Today, the U.S. Supreme Court issued its Opinion in Northwest Airlines, Inc. v. Ginsberg – A breach of contract case involving a frequent flyer member who was unilaterally removed from Northwest’s program at its sole discretion and the potential application of the Airline Deregulation Act (ADA) to preempt such claims. [Prior travelblawg post here.]

"Nor are participants in frequent flyer programs left without protection. They can avoid an airline with a poor reputation and possibly enroll in a more favorable rival program."

“Nor are participants in frequent flyer programs left without protection. They can avoid an airline with a poor reputation and possibly enroll in a more favorable rival program.”

I predicted the 9th Circuit would be reversed, as the District Court got it right in granting Northwest’s Motion to Dismiss as preempted by the ADA. I was correct, as even the term “patchwork” is included in the Opinion…

If pre-emption depends on state law, petitioners warn, airlines will be faced with a baffling patchwork of rules, and the deregulatory aim of the ADA will be frustrated. p. 13.

The full, 15-page Opinion is here.
In summary, the unanimous Opinion’s Syllabus includes:

Petitioners claim that the refusal to pre-empt all implied covenant claims, regardless of state law, will lead to a patchwork of rules that will frustrate the ADA’s deregulatory aim. But airlines can avoid such a result if they contract out of covenants where permitted bystate law. Nor are participants in frequent flyer programs left without protection. They can avoid an airline with a poor reputation andpossibly enroll in a more favorable rival program. Moreover, the Department of Transportation has the authority to investigate complaints about frequent flyer programs. Finally, respondent might have been able to vindicate his claim of ill treatment by Northwesthad he appealed his breach of contract claim. Pp. 10–14. 
695 F. 3d 873, reversed and remanded.
ALITO, J., delivered the opinion for a unanimous Court.

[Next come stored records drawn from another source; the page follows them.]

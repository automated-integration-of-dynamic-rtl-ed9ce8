// Self-checking testbench of the UART.
//
// The transmitter is checked by a serial decoder in the bench that samples
// txd in the middle of every bit, using the nominal bit time of
// CLKS_PER_BIT cycles: start bit low, eight data bits LSB first, stop bit
// high, and tx_busy lasting exactly 10 bit times. The receiver is driven by
// a serial encoder in the bench, once at the nominal bit time and once 3 %
// slow, and must report each byte with one received pulse; a frame with a
// low stop bit must be discarded. The default bit time (104 cycles) is used.
module uart_tb;

  localparam int unsigned CPB = 104;

  logic       clk = 1'b0, rst_n = 1'b1;
  initial #1 rst_n = 1'b0;   // a falling edge, so the asynchronous resets act
  logic       transmit = 1'b0;
  logic [7:0] tx_byte = '0;
  logic       received;
  logic [7:0] rx_byte;
  logic       tx_busy;
  logic       rxd = 1'b1;
  logic       txd;
  int checks = 0, failures = 0;
  int rx_count = 0;
  logic [7:0] rx_last;

  always #5 clk = ~clk;

  uart #(.CLKS_PER_BIT(CPB)) dut (.*);

  always @(posedge clk) if (rst_n && received) begin rx_count++; rx_last = rx_byte; end

  task automatic check(input bit cond, input string what);
    checks++;
    if (!cond) begin failures++; $display("FAIL: %s", what); end
  endtask

  // Send one byte through the transmitter and decode txd independently.
  task automatic tx_one(input logic [7:0] b);
    logic [7:0] got;
    int busy_cycles;
    @(negedge clk);
    check(!tx_busy && txd, "transmitter idle");
    transmit = 1'b1; tx_byte = b;
    @(negedge clk);
    transmit = 1'b0; tx_byte = 8'hxx;
    busy_cycles = 0;
    // txd went low at the edge that set tx_busy: middle of start bit.
    repeat (CPB / 2 - 1) begin @(negedge clk); busy_cycles++; end
    check(txd == 1'b0, "start bit");
    for (int i = 0; i < 8; i++) begin
      repeat (CPB) begin @(negedge clk); busy_cycles++; end
      got[i] = txd;
    end
    repeat (CPB) begin @(negedge clk); busy_cycles++; end
    check(txd == 1'b1, "stop bit");
    check(got == b, $sformatf("sent %02x decoded %02x", b, got));
    while (tx_busy && busy_cycles < 20 * CPB) begin @(negedge clk); busy_cycles++; end
    check(busy_cycles == 10 * CPB, $sformatf("frame length %0d cycles", busy_cycles));
  endtask

  // Drive one frame into rxd with the given bit time (in cycles).
  task automatic rx_one(input logic [7:0] b, input int bit_cycles, input bit stop);
    logic [9:0] frame;
    frame = {stop, b, 1'b0};
    for (int i = 0; i < 10; i++) begin
      rxd = frame[i];
      repeat (bit_cycles) @(negedge clk);
    end
    rxd = 1'b1;
    repeat (bit_cycles) @(negedge clk);
  endtask

  initial begin
    repeat (3) @(negedge clk);
    rst_n = 1'b1;
    repeat (3) @(negedge clk);
    check(!tx_busy && txd && !received, "reset state");
    tx_one(8'h55); tx_one(8'h00); tx_one(8'hff);
    repeat (5) tx_one(8'($urandom));
    // transmit while busy is ignored
    @(negedge clk); transmit = 1'b1; tx_byte = 8'h41;
    @(negedge clk); tx_byte = 8'h42;
    @(negedge clk); transmit = 1'b0;
    repeat (10 * CPB) @(negedge clk);
    check(!tx_busy && txd, "transmit while busy did not start a second frame");
    // receiver
    for (int k = 0; k < 8; k++) begin
      logic [7:0] b;
      int n0;
      b = (k == 0) ? 8'h48 : 8'($urandom);
      n0 = rx_count;
      rx_one(b, (k % 2 == 1) ? CPB + CPB * 3 / 100 : CPB, 1'b1);
      check(rx_count == n0 + 1, "one received pulse");
      check(rx_last == b && rx_byte == b, $sformatf("received %02x expected %02x", rx_last, b));
    end
    begin
      int n0;
      n0 = rx_count;
      rx_one(8'h77, CPB, 1'b0);        // framing error
      check(rx_count == n0, "bad stop bit discarded");
    end
    // loopback of the transmitter into the receiver
    begin
      int n0;
      n0 = rx_count;
      fork
        forever @(txd) rxd = txd;
        tx_one(8'hc3);
      join_any
      disable fork;
      repeat (CPB) @(negedge clk);
      check(rx_count == n0 + 1 && rx_last == 8'hc3, "loopback");
    end
    $display("TB_RESULT checks=%0d failures=%0d", checks, failures);
    $finish;
  end

  initial begin
    repeat (100000) @(posedge clk);
    failures++;
    $display("FAIL: watchdog");
    $display("TB_RESULT checks=%0d failures=%0d", checks, failures);
    $finish;
  end

endmodule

Here were my previous talking points for the Ginsberg case, being solely my opinion:

Northwest Airlines, Inc. v. Ginsberg

  • Federal law gives the federal government the power to regulate most disputes over airline routes and services, i.e. in legal speak, the Airline Deregulation Act (ADA) preempts state and local law.
  • In 1995, the Supreme Court confirmed this position when it ruled that consumers could not sue American Airlines for retroactively changing its frequent-flier program. American Airlines, Inc. v. Wolens.
  • While the Wolens decision held the ADA did preempt a claim about the AA frequent-flier program under a state consumer-protection statute, it found “routine breach-of-contract claims” were not preempted. Ginsberg’s focus is on the implied covenant of good faith in contracts, regardless of NWA’s authority to control his membership at its “sole judgment”.
  • PRO Northwest:
    • Focus on how the District Court got it right in dismissing the lawsuit, especially by narrowing the issue down to only the implied covenant claim, as the “pure” breach of contract claim must be dismissed as its express language allowed Northwest to terminate a frequent-flier account for abuse “as determined by Northwest in its sole judgment.” This is strict application of the contract, regardless of it being an adhesion contract.
    • A uniform national regulation platform, as found in the ADA, strongly supports preemption. To allow the “doors to be opened” for state law application to a clearly federal maintained industry of aviation, especially including pricing and benefits, would result in a self-imposed “patchwork regulation” scheme that is impractical, confusing, and costly the industry and, in the end, the consumers themselves.
  • PRO Ginsberg:
    • Focus on how the 9th Circuit got it right in overruling the District Court’s dismissal, especially by turning the very agreement that Northwest relies on, the contract, against Northwestern with the long recognized legal maxim that the implied covenant of good faith and fair dealing is inherent to the contract, the parties’ intentions, and the benefits both parties gain from it.
    • Continuing with the clever verbal judo move, it would be Northwest, not Ginsberg, that seeks to avoid the contract at issue.
    • While the ADA may preempt other “laws or regulations”, even as the Wolens court has found, common-law claims (such as Ginsberg’s) founded in an implied covenant are excluded from preemption.
    • As such, he and others similarly situated like him (and other frequent fliers in the future!!!) should be allowed to proceed on his claim to the merits of his case in returning to the trial court level.
    • Nevertheless, the United States asserts its position that the ADA includes a preemption of the implied covenant claim when brought as a separate cause of action (i.e. a separate count in Ginsberg’s complaint), but not when it is used as an element of the general contract claim itself. I certainly hope the justices won’t use a pleading nuance as a scapegoat to driving home a position on the meat of the case.